2. **Background masking**  
   - Grayscale: `gray = rgb2gray(image)`  
   - Threshold: `mask = gray <= mean_threshold`  
   - Closing: `closing(mask, disk(2))`  
   - Fill holes: `remove_small_holes(..., area_threshold=5000)`  
   - **Output:** clean binary tissue mask  

## 3.2 Spot Data  
1. **Expression ranking**  (One of the most important step) 
   - Replace raw counts with rank values. (I also check UMAP with them to see which combination or replacement would be better to let the ML to predict. In the end replace with rank us the most promising one.)
2. **Spot realignment**  
   - Minor effect if background spots are already filtered out.

---

# 4. Model Preparation

## 4.1 Encoder

### DeepTileEncoder  
- **Input size:** `[B, 3, 78, 78]`  
- **Purpose:** Processes the entire 78×78 tile (from spot coordinates).  
- **Residual blocks:** Stacked `ResidualBlock`s (two 3×3 Conv + BN + SiLU; 1×1 Conv shortcut if needed)  
- **Multi-scale pooling:**  
  - Global: `AdaptiveAvgPool2d(1×1)` → `[B,256]`  
  - Mid-scale: `AdaptiveAvgPool2d(3×3)` → `[B,256×3×3]`  
- **MLP (3 layers):**  


### SubtileEncoder  
- **Input size:** `[B, 9, 3, 26, 26]`  
- **Purpose:** Captures local details from 9 subtiles.  
- **Residual blocks:** Applied after reshaping to `[B×9, 3, 26, 26]`  
- **Multi-scale pooling (per patch):**  
  - Global 1×1 → `[B×9,128]`  
  - Mid 2×2 → `[B×9,128×2×2]`  
  - Large 3×3 → `[B×9,128×3×3]`  
- **Aggregation:**  
  1. Reshape to `[B, 9, total_dim]`  
  2. Average over 9 → `[B, total_dim]`  
- **MLP (2 layers):**  


### CenterSubtileEncoder  
- **Input size:** `[B, 3, 26, 26]`  
- **Purpose:** Focuses on the single central patch.  
- **Structure:** Same as SubtileEncoder but only for the center.  
- **Multi-scale pooling:** 1×1, 2×2, 3×3 → concatenate → Flatten  
- **MLP (2 layers):** 

---

## 4.2 Decoder

1. **Concatenate:** `[tile_dim] + [subtile_dim] + [subtile_dim]` → `[B, tile_dim+2×subtile_dim]`  
2. **Four-layer MLP:**  
3. **Output:** Multi-task prediction vector of length `output_dim`, which is 35.
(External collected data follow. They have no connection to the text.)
// qc_compute: QC computation module with QC corrector.
//
// Every W period (w_tick) it low-pass filters the number of queuing
// connections:
//   QC_temp = QC_previous + QC_corrector
//   QC      = QC_temp * lambda + QC_i * (1 - lambda)
//   QC limited to [0, TC]
// and clears the corrector (the QC_i accumulator clears itself on the same
// tick). The corrector adds up every increase of the total connection count
// TC between ticks, because a new connection is assumed to queue; corr_f (the
// running corrector, as a float) is also given to the ER engine, which uses
// QC + corrector. As in the document, 1 - lambda comes from the inverter and
// shifter of one_minus_lambda, and one floating point adder and one
// multiplier are shared under a small FSM (no divider). Sequence after
// w_tick: add QC_temp and multiply QC_i*(1-lambda); multiply QC_temp*lambda;
// add; limit. done pulses 4 clocks after w_tick with the new qc. The
// corrector is kept as an integer and converted when used (design choice);
// QC starts at 0 after reset.
module qc_compute
  import abr_pkg::*;
(
  input  logic        clk,
  input  logic        rst_n,
  input  logic        w_tick,
  input  fp32_t       qci,
  input  logic [15:0] tc,
  input  fp32_t       lambda,
  output fp32_t       qc,
  output fp32_t       corr_f,
  output logic        done,
  output logic        corrected   // pulse: TC rose and the corrector grew
);
  typedef enum logic [2:0] { S_IDLE, S_S1, S_S2, S_S3, S_S4 } state_t;
  state_t st;

  logic [15:0] tc_prev;
  logic [31:0] corr, corr_s;
  fp32_t qci_s, qct, m2, mul_y_q, sum, oml, corr_sf, tc_f;
  fp32_t add_a, add_b, add_y, mul_a, mul_b, mul_y;
  logic  bad_lambda;

  one_minus_lambda u_oml (.lambda(lambda), .oml(oml), .bad_exp(bad_lambda));
  num_conv u_c1 (.int_in(corr_s), .rate_in(16'h0), .fp_in(FP_ZERO),
                 .int_fp(corr_sf), .rate_fp(), .fp_rate());
  num_conv u_c2 (.int_in({16'h0, tc}), .rate_in(16'h0), .fp_in(FP_ZERO),
                 .int_fp(tc_f), .rate_fp(), .fp_rate());
  num_conv u_c3 (.int_in(corr), .rate_in(16'h0), .fp_in(FP_ZERO),
                 .int_fp(corr_f), .rate_fp(), .fp_rate());
  fp_add u_add (.a(add_a), .b(add_b), .sub(1'b0), .y(add_y));
  fp_mul u_mul (.a(mul_a), .b(mul_b), .y(mul_y));

  always_comb begin
    add_a = qc;   add_b = corr_sf;
    mul_a = qci_s; mul_b = oml;
    unique case (st)
      S_S2: begin mul_a = qct; mul_b = lambda; end
      S_S3: begin add_a = m2;  add_b = mul_y_q; end
      default: ;
    endcase
  end

  always_ff @(posedge clk or negedge rst_n) begin
    if (!rst_n) begin
      st <= S_IDLE; qc <= FP_ZERO; done <= 1'b0; corrected <= 1'b0;
      tc_prev <= '0; corr <= '0; corr_s <= '0; qci_s <= FP_ZERO;
      qct <= FP_ZERO; m2 <= FP_ZERO; sum <= FP_ZERO; mul_y_q <= FP_ZERO;
    end else begin
      done      <= 1'b0;
      corrected <= 1'b0;
      tc_prev   <= tc;
      // QC corrector
      if (w_tick) begin
        corr_s <= corr + ((tc > tc_prev) ? 32'(tc - tc_prev) : 32'd0);
        corr   <= '0;
        qci_s  <= qci;
      end else if (tc > tc_prev) begin
        corr <= corr + 32'(tc - tc_prev);
      end
      if (tc > tc_prev) corrected <= 1'b1;
      unique case (st)
        S_IDLE: if (w_tick) st <= S_S1;
        S_S1: begin qct <= add_y; m2 <= mul_y; st <= S_S2; end
        S_S2: begin mul_y_q <= mul_y; st <= S_S3; end
        S_S3: begin sum <= add_y; st <= S_S4; end
        S_S4: begin
          if (sum[31] || bad_lambda)  qc <= FP_ZERO;
          else if (fp_gt_pos(sum, tc_f)) qc <= tc_f;
          else                        qc <= sum;
          done <= 1'b1;
          st   <= S_IDLE;
        end
        default: st <= S_IDLE;
      endcase
    end
  end
endmodule
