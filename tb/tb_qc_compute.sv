// tb_qc_compute: drives W ticks with random QC_i values while the total
// connection count TC rises and falls between ticks, and compares QC with a
// real-arithmetic model: QC = (QC_prev + corrector)*lambda + QC_i*(1-lambda),
// limited to [0, TC], where the corrector is the sum of the increases of TC
// since the last tick. Also checks that corr_f shows the running corrector,
// that done comes 4 clocks after the tick, and that both the TC limit and
// the correction were exercised.
module tb_qc_compute;
  import abr_pkg::*;
  import tb_pkg::*;
  logic        clk = 0, rst_n = 0, w_tick = 0;
  fp32_t       qci = 0, lambda = 32'h3F40_0000, qc, corr_f;
  logic [15:0] tc = 0;
  logic        done, corrected;
  int checks = 0, failures = 0;

  qc_compute dut (.clk, .rst_n, .w_tick, .qci, .tc, .lambda, .qc, .corr_f, .done, .corrected);

  always #5 clk = ~clk;

  initial begin
    repeat (500000) @(posedge clk);
    failures++;
    $display("TB_RESULT checks=%0d failures=%0d", checks, failures);
    $finish;
  end

  initial begin
    real m_qc, lam, corr, v;
    int  lat, n_lim = 0, n_corr = 0;
    m_qc = 0.0;
    repeat (3) @(negedge clk);
    rst_n = 1;
    for (int w = 0; w < 300; w++) begin
      if (w % 50 == 0) lambda = {9'b0_0111_1110, 23'($urandom)};
      lam = f2r(lambda);
      corr = 0.0;
      for (int k = 0; k < 10; k++) begin
        logic [15:0] ntc;
        ntc = (w % 7 == 3) ? tc + 16'($urandom_range(0, 5)) : 16'($urandom_range(0, 60));
        if (w % 7 == 3 || w == 0) ntc = tc + 16'($urandom_range(1, 5));
        if (ntc > tc) corr += real'(ntc - tc);
        tc = ntc;
        repeat ($urandom_range(1, 4)) @(negedge clk);
        checks++;
        if (f2r(corr_f) != corr) begin failures++; $display("FAIL corrector %g expected %g", f2r(corr_f), corr); end
      end
      if (corr > 0.0) n_corr++;
      qci = r2f(real'($urandom_range(0, 6000)) / 100.0);
      @(negedge clk); w_tick = 1;
      @(negedge clk); w_tick = 0;
      lat = 0;   // clock edges after the one that samples w_tick
      while (!done) begin @(negedge clk); lat++; end
      v = (m_qc + corr) * lam + f2r(qci) * (1.0 - lam);
      if (v > real'(tc)) begin v = real'(tc); n_lim++; end
      checks++;
      if (abs_r(f2r(qc) - v) > 1e-5 * v + 1e-6) begin
        failures++; $display("FAIL W %0d: QC %g expected %g", w, f2r(qc), v);
      end
      checks++;
      if (lat != 4) begin failures++; $display("FAIL QC latency %0d", lat); end
      m_qc = f2r(qc);
    end
    checks++;
    if (n_lim == 0 || n_corr == 0) begin failures++; $display("FAIL coverage lim %0d corr %0d", n_lim, n_corr); end
    $display("TB_RESULT checks=%0d failures=%0d", checks, failures);
    $finish;
  end
endmodule
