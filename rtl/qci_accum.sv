// qci_accum: QC_i accumulation (condition comparison and accumulator).
//
// Each forward RM cell from a source contributes (N_RM/W) / CCR to QC_i, so a
// connection that sends W*CCR/N_RM RM cells in a window W adds about 1: QC_i
// counts the connections that can queue at this port. A contribution is kept
// only if the cell's CRC is good and CCR - MCR > delta*ER (16-bit rate-format
// subtractor and comparator; delta*ER is converted from floating point).
// Timing, as in the document's pipeline: rm_start (CCR/MCR read, mid-cell)
// launches the floating point division at once and latches the condition;
// the quotient waits in a pipeline register until rm_end brings the CRC
// verdict, then the floating point adder adds it to the accumulator (or it is
// dropped). Division (26 clocks) and addition each fit in one cell time, so
// back-to-back RM cells are accepted. w_tick clears the accumulator; a sum
// completing in the same cycle starts the new window. qci always shows the
// running sum.
module qci_accum
  import abr_pkg::*;
(
  input  logic  clk,
  input  logic  rst_n,
  input  logic  rm_start,
  input  rate_t ccr,
  input  rate_t mcr,
  input  logic  rm_end,
  input  logic  crc_ok,
  input  fp32_t delta_er,
  input  fp32_t nrm_over_w,
  input  logic  w_tick,
  output fp32_t qci,
  output logic  accepted,   // pulse: a contribution was added
  output logic  dropped     // pulse: a contribution was discarded
);
  rate_t diff, der_rate;
  logic  der_gt_diff;
  fp32_t ccr_f, div_q, qreg, sum;
  logic  div_busy, div_done, cond, q_ready, verdict, v_ok;

  num_conv u_conv (.int_in(32'd0), .rate_in(ccr), .fp_in(delta_er),
                   .int_fp(), .rate_fp(ccr_f), .fp_rate(der_rate));
  rate_alu u_cmp (.a(ccr), .b(mcr), .sub(1'b1), .c(der_rate),
                  .res(diff), .c_gt_res(der_gt_diff));
  fp_div u_div (.clk, .rst_n, .start(rm_start), .a(nrm_over_w), .b(ccr_f),
                .busy(div_busy), .done(div_done), .q(div_q));
  fp_add u_add (.a(qci), .b(qreg), .sub(1'b0), .y(sum));

  // CCR - MCR > delta*ER  <=>  diff > der_rate
  logic cond_now;
  assign cond_now = rate_gt(diff, der_rate);

  always_ff @(posedge clk or negedge rst_n) begin
    if (!rst_n) begin
      qci <= FP_ZERO; qreg <= FP_ZERO; cond <= 1'b0; q_ready <= 1'b0;
      verdict <= 1'b0; v_ok <= 1'b0; accepted <= 1'b0; dropped <= 1'b0;
    end else begin
      accepted <= 1'b0;
      dropped  <= 1'b0;
      if (rm_start) cond <= cond_now;
      if (div_done) begin qreg <= div_q; q_ready <= 1'b1; end
      if (rm_end)   begin verdict <= 1'b1; v_ok <= crc_ok; end
      if (q_ready && verdict) begin
        q_ready <= 1'b0;
        verdict <= 1'b0;
        if (v_ok && cond) begin
          qci      <= w_tick ? qreg : sum;
          accepted <= 1'b1;
        end else begin
          if (w_tick) qci <= FP_ZERO;
          dropped <= 1'b1;
        end
      end else if (w_tick) begin
        qci <= FP_ZERO;
      end
    end
  end

  // a new RM cell never arrives while the previous division is running
  assert property (@(posedge clk) disable iff (!rst_n) rm_start |-> !div_busy);
  logic unused;
  assign unused = der_gt_diff;
endmodule
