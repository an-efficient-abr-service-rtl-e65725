// tb_qci_accum: feeds forward RM cell events at the cell rate of the egress
// decoder (rm_start after the MCR byte, rm_end 40 clocks later with the CRC
// verdict, a new cell every 53 clocks) and compares the accumulated QC_i with
// a real-arithmetic sum of N_RM/W / CCR over the cells whose CRC is good and
// whose CCR - MCR (rate format) exceeds delta*ER. Checks that each result is
// added or dropped within one cell time, and that W ticks clear the sum.
module tb_qci_accum;
  import abr_pkg::*;
  import tb_pkg::*;
  logic  clk = 0, rst_n = 0, rm_start = 0, rm_end = 0, crc_ok = 0, w_tick = 0;
  rate_t ccr = 0, mcr = 0;
  fp32_t delta_er = 0, nrm_over_w = 0, qci;
  logic  accepted, dropped;
  int checks = 0, failures = 0;

  qci_accum dut (.clk, .rst_n, .rm_start, .ccr, .mcr, .rm_end, .crc_ok, .delta_er,
                 .nrm_over_w, .w_tick, .qci, .accepted, .dropped);

  always #5 clk = ~clk;

  initial begin
    repeat (500000) @(posedge clk);
    failures++;
    $display("TB_RESULT checks=%0d failures=%0d", checks, failures);
    $finish;
  end

  int n_acc = 0, n_drop = 0;
  always @(posedge clk) if (rst_n) begin
    if (accepted) n_acc++;
    if (dropped) n_drop++;
  end

  initial begin
    real sum, ref_diff, ref_der;
    bit  cond, ok;
    int  exp_acc = 0, exp_drop = 0, acc0, drop0;
    nrm_over_w = 32'h4548_0000;     // 3200
    repeat (3) @(negedge clk);
    rst_n = 1;
    sum = 0.0;
    for (int w = 0; w < 20; w++) begin
      delta_er = r2f(real'($urandom_range(100, 20000)));
      for (int k = 0; k < 30; k++) begin
        ccr = {2'b01, 5'($urandom_range(6, 16)), 9'($urandom)};
        mcr = {2'b01, 5'($urandom_range(0, 12)), 9'($urandom)};
        ok  = ($urandom_range(0, 5) != 0);
        ref_diff = rate2r(r2rate(rate2r(ccr) - rate2r(mcr)));
        ref_der  = rate2r(r2rate(f2r(delta_er)));
        cond = ref_diff > ref_der;
        acc0 = n_acc; drop0 = n_drop;
        @(negedge clk); rm_start = 1;
        @(negedge clk); rm_start = 0;
        repeat (39) @(negedge clk);
        rm_end = 1; crc_ok = ok;
        @(negedge clk); rm_end = 0;
        repeat (12) @(negedge clk);
        if (ok && cond) begin sum += f2r(nrm_over_w) / rate2r(ccr); exp_acc++; end
        else exp_drop++;
        checks++;
        if (n_acc - acc0 + n_drop - drop0 != 1 || (n_acc - acc0 == 1) != (ok && cond)) begin
          failures++; $display("FAIL cell %0d/%0d: decision not made within a cell time", w, k);
        end
        checks++;
        if (abs_r(f2r(qci) - sum) > sum * 1e-5 + 1e-9) begin
          failures++; $display("FAIL QC_i %g expected %g", f2r(qci), sum);
        end
      end
      w_tick = 1;
      @(negedge clk); w_tick = 0;
      sum = 0.0;
      checks++;
      if (qci !== 32'h0) begin failures++; $display("FAIL QC_i not cleared by W tick"); end
    end
    checks++;
    if (exp_acc == 0 || exp_drop == 0) begin failures++; $display("FAIL coverage"); end
    $display("TB_RESULT checks=%0d failures=%0d", checks, failures);
    $finish;
  end
endmodule
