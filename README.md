# EOG-controlled viewer

An electro-oculogram (EOG) measures the small voltage the eye makes as it turns: the eyeball is
an electric dipole, so electrodes placed left/right and above/below the eyes see a potential that
follows the gaze and jumps when the lids close. This RTL turns two such electrode signals into a
gaze state (Left, Right, Up, Down, Closed, Forward) and uses it to steer a 1024x768 VGA display:
a cartoon of the wearer's eyes, a scrollable panorama, or a live camera picture that pans with
the gaze and can drive a servo to turn the camera. A long eye closure opens a menu, and a gaze
held on a menu button for about a second picks the display.

The design follows an FPGA project proposal for a Nexys 4 board (Artix-7, on-chip XADC,
100 MHz oscillator). The block structure, clock rates, sample rates, memory sizes and the
behaviour of each block come from that proposal. Most numerical details (filter coefficients,
cutoffs, pulse widths, screen layout) were not given there. They are choices of this RTL, listed
below and in each file's header comment.

## Signal path

```
            104 MHz domain                                   65 MHz domain
 XADC ──► adc_sampler ──► eog_filter ──► feature_detect ──► eye_state_sync ──► eye_state
 (3 ch,     16:1, 8 MSB     LP, HP,        1 s delay line,                       │
  ~1 MS/s)  62.5 kS/s       notch, gain    blink removal                         ▼
                                                             xvga ──► hcount/vcount, syncs
                                                              │
                                  ┌─────────────┬─────────────┼─────────────┐
                               data_vis   virtual_world   real_world       menu ──► module_state
                                  │dpixel       │vpixel       │rpixel       │mpixel     │
                                  └─────────────┴──────► pixel_mux ◄────────┴───────────┘
                                                             │
                                                          monitor
 camera ──► camera_proc ──► frame_buffer (640x480x12) ──► real_world ──motor_on──► motor_control ──► servo
```

`eog_top` wires all of this. The clocks are inputs (`clk_104`, `clk_65`). On the board they come
from a PLL, which is not part of this RTL. `arst` is an asynchronous active-high reset that
`reset_sync` releases separately in each domain.

## The eye state word

Everything after the feature detector talks in one 6-bit one-hot word (`eog_pkg::eye_state_t`):

| bit | 5 | 4 | 3 | 2 | 1 | 0 |
|---|---|---|---|---|---|---|
| state | Left | Right | Up | Down | Closed | Forward |

Bits [5:4] are the left/right pair that the servo controller reads directly. The display mode
(`module_state_t`) is 0 = menu, 1 = eye view, 2 = virtual world, 3 = camera view.

## From electrodes to samples

The amplified electrode signals, plus the electrode ground, are converted by the FPGA's XADC.
That converter is outside this RTL; its conversions arrive on `xadc_valid/xadc_chan/xadc_data`
(12-bit two's complement, channel 0 = ground, 1 = left/right, 2 = up/down). `adc_sampler` keeps
one complete set in 16, which takes about 1 MS/s down to 62.5 kS/s, and keeps the top 8 bits of
each channel. A set counts as complete when its up/down conversion arrives.

## Filtering (`eog_filter`, `fir32`)

Each channel is first referenced to ground (channel minus ground, saturated). It then passes
through four stages in the order the proposal gives: low-pass, high-pass, notch and amplifier.

* **Low-pass**: 32-tap FIR over a 32 x 8-bit sample array (`fir32`), by default a moving average.
* **High-pass**: not a FIR. At 62.5 kS/s a 32-tap filter cannot have a corner below a few kHz,
  and the gaze information of an EOG is almost DC: a held gaze is a constant offset. A 32-tap
  high-pass would erase it. The stage instead removes slow electrode drift:
  `y = x − b; b += (x − b)/2^HPF_SHIFT`, with a time constant of 2^17 samples (about 2.1 s).
  A consequence you will see in simulation: after a gaze held for much longer than a second,
  returning to the centre briefly reads as a gaze the other way.
* **Notch**: `(x[n] + x[n−31])/2`, which has nulls at odd multiples of about 1 kHz. A mains
  (50/60 Hz) notch would need several hundred taps at this sample rate. The coefficients are a
  parameter.
* **Gain**: ×`GAIN` (2), saturated to 8 bits.

`fir32` has a single multiplier and works through the taps one per clock. A sample goes through
the whole chain in 68 cycles, against 1664 cycles between samples at 104 MHz.

## Feature detection: one second of look-ahead (`feature_detect`)

This is the least obvious block. The problem it solves: a blink (about 1/3 s) looks exactly like
deliberately closed eyes until it ends, and closing the eyes is the command that opens the menu.
The block therefore reports every sample late, by 2^16 samples (1.05 s). When a sample leaves
the delay line, the block already knows how long the closure it belongs to lasted.

* **Delay line.** Two 8-bit x 64k memories (left/right and up/down) form a circular buffer. Each
  new sample is written over the oldest one, which is read out in the same cycle.
* **Classification.** A sample is classified by fixed cutoffs, in this priority:
  up/down > `TH_CLOSED` (90) → Closed; > `TH_V` → Up; < −`TH_V` → Down;
  left/right < −`TH_H` → Left; > `TH_H` → Right; otherwise Forward. Taking a large positive
  vertical swing as closed eyes is this design's assumption.
* **Finding long closures.** The newest samples are classified as they arrive, and a counter
  measures the current run of Closed samples. When a run reaches `LONG_CLOSE` samples (0.5 s),
  the sample numbers of its first and latest samples are pushed onto a small queue (4 entries).
  The queue entry's end number keeps moving forward while the run continues.
* **Output.** A delayed Closed sample whose number lies inside the oldest queued interval is
  reported as Closed. Any other delayed Closed sample belongs to a blink and is replaced by the
  state reported just before it. Non-closed samples are reported as classified. Intervals are
  popped once the delayed stream has passed their end.

Before the delay line has been filled once, the output is Forward and `out_valid` stays low. The
queue holds intervals that start at least `LONG_CLOSE` samples apart, so 4 entries cover a 64k
window for any `LONG_CLOSE` above about 13,100 (the default is 31,250). Sample numbers are 32 bits, so a single closure
longer than 2^31 samples (about 9.5 hours) would be misjudged.

## Crossing into the graphics clock (`eye_state_sync`)

The 6-bit state cannot go through plain double flip-flops, because its bits could arrive in
different cycles. The source side holds the value in a register and flips a request bit. The
destination side synchronizes the request, captures the held value on the flip, and returns the
flip as an acknowledge. A new value is launched only after the acknowledge has returned. A value
that changes during a transfer is sent right after it, so the latest value always arrives. A
transfer takes about 4 destination cycles.

## The screens

`xvga` generates VESA 1024x768 @ 60 Hz timing from 65 MHz: 1344 clocks x 806 lines, active-low
syncs. Every pixel generator has the same 2-cycle pipeline from `(hcount, vcount)` to its pixel
(`PIXEL_LAT`). `pixel_mux` delays hsync/vsync/blank by the same 2 cycles, selects by
`module_state`, forces black during blanking and registers the result. The output pixel leaves 3
cycles after its position was generated.

* **Eye view (`data_vis`)**: two white circles (radius 120) with pupils (radius 40) shifted 60 px
  toward the gaze; closed eyes are drawn as lids with no pupils. Stage 1 computes distances to the
  centres, stage 2 squares and compares them.
* **Virtual world (`virtual_world`)**: a 2048 x 1536 panorama (four screens' worth of pixels) in
  on-chip memory, loaded through `vw_load_*`. At the start of vertical blanking, a held
  Left/Right/Up/Down gaze moves the window by `STEP` (8) px, so the longer you look, the further
  it scrolls. Both directions wrap around. The proposal speaks both of "4x as tall and 4x as wide"
  and of "4 x 1024x768 pixels"; this RTL follows the pixel count.
* **Camera view (`real_world`)**: the 640x480 camera frame is shown enlarged 2x (1280x960). The
  1024x768 window moves by `STEP` per frame under gaze control, clamped to 0..256 horizontally
  and 0..192 vertically. Looking further left or right while already at that limit raises
  `motor_on`.
* **Menu (`menu`)**: three buttons, at the left, top and right of the screen. Looking Left, Up or
  Right highlights the eye view, virtual world or camera view button. Holding the gaze on a button
  for 1024 x ceil(`DWELL_CYCLES`/1024) cycles (about 1 s) selects it, and a bar fills as the
  dwell progresses. Looking away restarts the count. A Closed state in any other mode returns to
  the menu. The buttons are drawn, not read from stored full-screen menu pictures.

## Camera and servo

`camera_proc` brings the camera's pixel clock, href, vsync and data into the 65 MHz domain
through two flip-flops and acts on rising pixel-clock edges. The camera pixel clock must
therefore be at most 16.25 MHz. Pixels are two bytes of RGB444 (`xxxxRRRR`, `GGGGBBBB`). They are
written in order into `frame_buffer` (640 x 480 x 12 bits, simple dual port); vsync restarts the
address, and writes past the last pixel are dropped. `motor_control` sends a pulse every 20 ms:
1.3 ms for left, 1.7 ms for right (only while `motor_on`), and 1.5 ms (stop) otherwise. The width
is latched at the start of each period. Which pulse turns the camera which way depends on the
mounting.

## Not included

* The PLL, the XADC, the SD-card controller, and the analog and external parts (electrodes,
  instrumentation amplifier, camera, monitor, servo, SD card).
* Taking photos. The proposal's stretch goal has the camera view write pictures to an SD card;
  neither the trigger nor the data path is defined, so `real_world` has no write output. Its pixel
  stream is brought out of the top as `rpixel` for such a controller.
* The six-frame anti-tearing camera buffer (described as an ideal). There is one frame buffer,
  written while it is displayed.
* Sizes, from general knowledge of the part: the default virtual-world memory (37.7 Mbit) is
  larger than the block RAM of the Artix-7 100T (about 4.9 Mbit). The camera frame (3.7 Mbit)
  plus the delay memories (1 Mbit) would also nearly fill it. The RTL keeps the proposal's sizes
  as parameters; reduce `VW_W`/`VW_H` for a real build.

## Simulation

All files are SystemVerilog-2017; `rtl/eog_pkg.sv` must be read first. With Verilator 5:

```
verilator --binary --timing --timescale 1ns/1ps -y rtl -Irtl rtl/eog_pkg.sv tb/tb_eog_top.sv --top-module tb_eog_top
obj_dir/Vtb_eog_top
```

Every testbench is self-checking and ends with `TB_RESULT checks=N failures=M`.

| testbench | what it shows |
|---|---|
| `tb_adc_sampler` | every 16th set comes out, one cycle after its up/down conversion |
| `tb_eog_filter` | bit-exact against a model of all four stages, latency under 1664 cycles |
| `tb_feature_detect` | 64-deep delay, blinks hidden, long closures reported, against a model of generated gaze segments |
| `tb_eye_state_sync` | no torn values across 104/65 MHz, latest value wins, latency |
| `tb_xvga` | two complete frames of timing |
| `tb_data_vis`, `tb_virtual_world`, `tb_real_world`, `tb_menu`, `tb_pixel_mux` | pixels against integer models, panning, wrap and clamp, `motor_on`, dwell timing |
| `tb_camera_proc` | a full frame plus an extra line, then a second frame |
| `tb_motor_control` | period and pulse width for each setting |
| `tb_eog_top` | whole design with a 256-sample delay line and short dwell: every mode selected, blink ignored, menu re-entered, panorama wrap, camera pan to the limit and servo pulse (about 30 s) |
| `tb_eog_top_full` | whole design at default sizes: 64k-sample fill, a left gaze, one-second dwell, then one frame checked pixel by pixel (about 2 min) |

The end-to-end benches feed XADC sets faster than real time: one set every 8 clocks instead of
every 104. During long held gazes they pause the input, which holds the eye state. This keeps the
drift remover from acting over simulated seconds. The top's parameters (`DEPTH_LOG2`,
`LONG_CLOSE`, `DWELL_CYCLES`, `PAN_STEP`, `VW_W`/`VW_H`, `HPF_SHIFT`, ...) shrink the design for
faster runs.

## How far to trust it

All blocks pass their benches against models written separately from the RTL, and the whole
design runs end to end at its default sizes. The models come from the same reading of the
proposal as the RTL, so they cannot catch a misreading of it. The numbers most worth revisiting
on real hardware are all guesses:

* the classification cutoffs (30/30/90 after a gain of 2);
* the 0.5 s blink limit;
* the drift remover's 2 s time constant;
* the notch position.

Two rules are also written as assertions in the RTL and fire in any simulation run with
assertions on: the crossing's held value stays still while a transfer is open
(`eye_state_sync`), and the close-interval queue never overflows or pops when empty
(`feature_detect`).

The clock-domain crossing and the camera sampling are built to be safe by construction, but
they were checked only in two-state simulation, not with timing analysis.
**Loss function:** Mean Squared Error (MSE)

---

# 5. Training Strategy

## 5.1 Leave-One-Out (LOO) Cross-Validation  
- Six folds → six models.

## 5.2 Model Stacking  
1. Use each of the six models to predict on all samples → produce a dataframe of shape `(spots_n, 35 × 6)`.  
2. Train a small MLP on this dataframe → final output `(spots_n, 35)`.  
   - Learns to weight each fold’s prediction adaptively.

---

# Optimization Notes

1. **Model structure:** Residual + multi-scale design proved most stable.  
2. **Input size:** 78×78 tile + 9×26×26 subtiles + center 26×26 gave best results.  
3. **Patch size choice:** Mean spot spacing ≈ 26 px, so 3×26 covers full receptive field. That's why I use 26*3 as the global vision for input and 26 as the local vesion.

# Future Improvements

- Diversify stacked models to increase ensemble variance.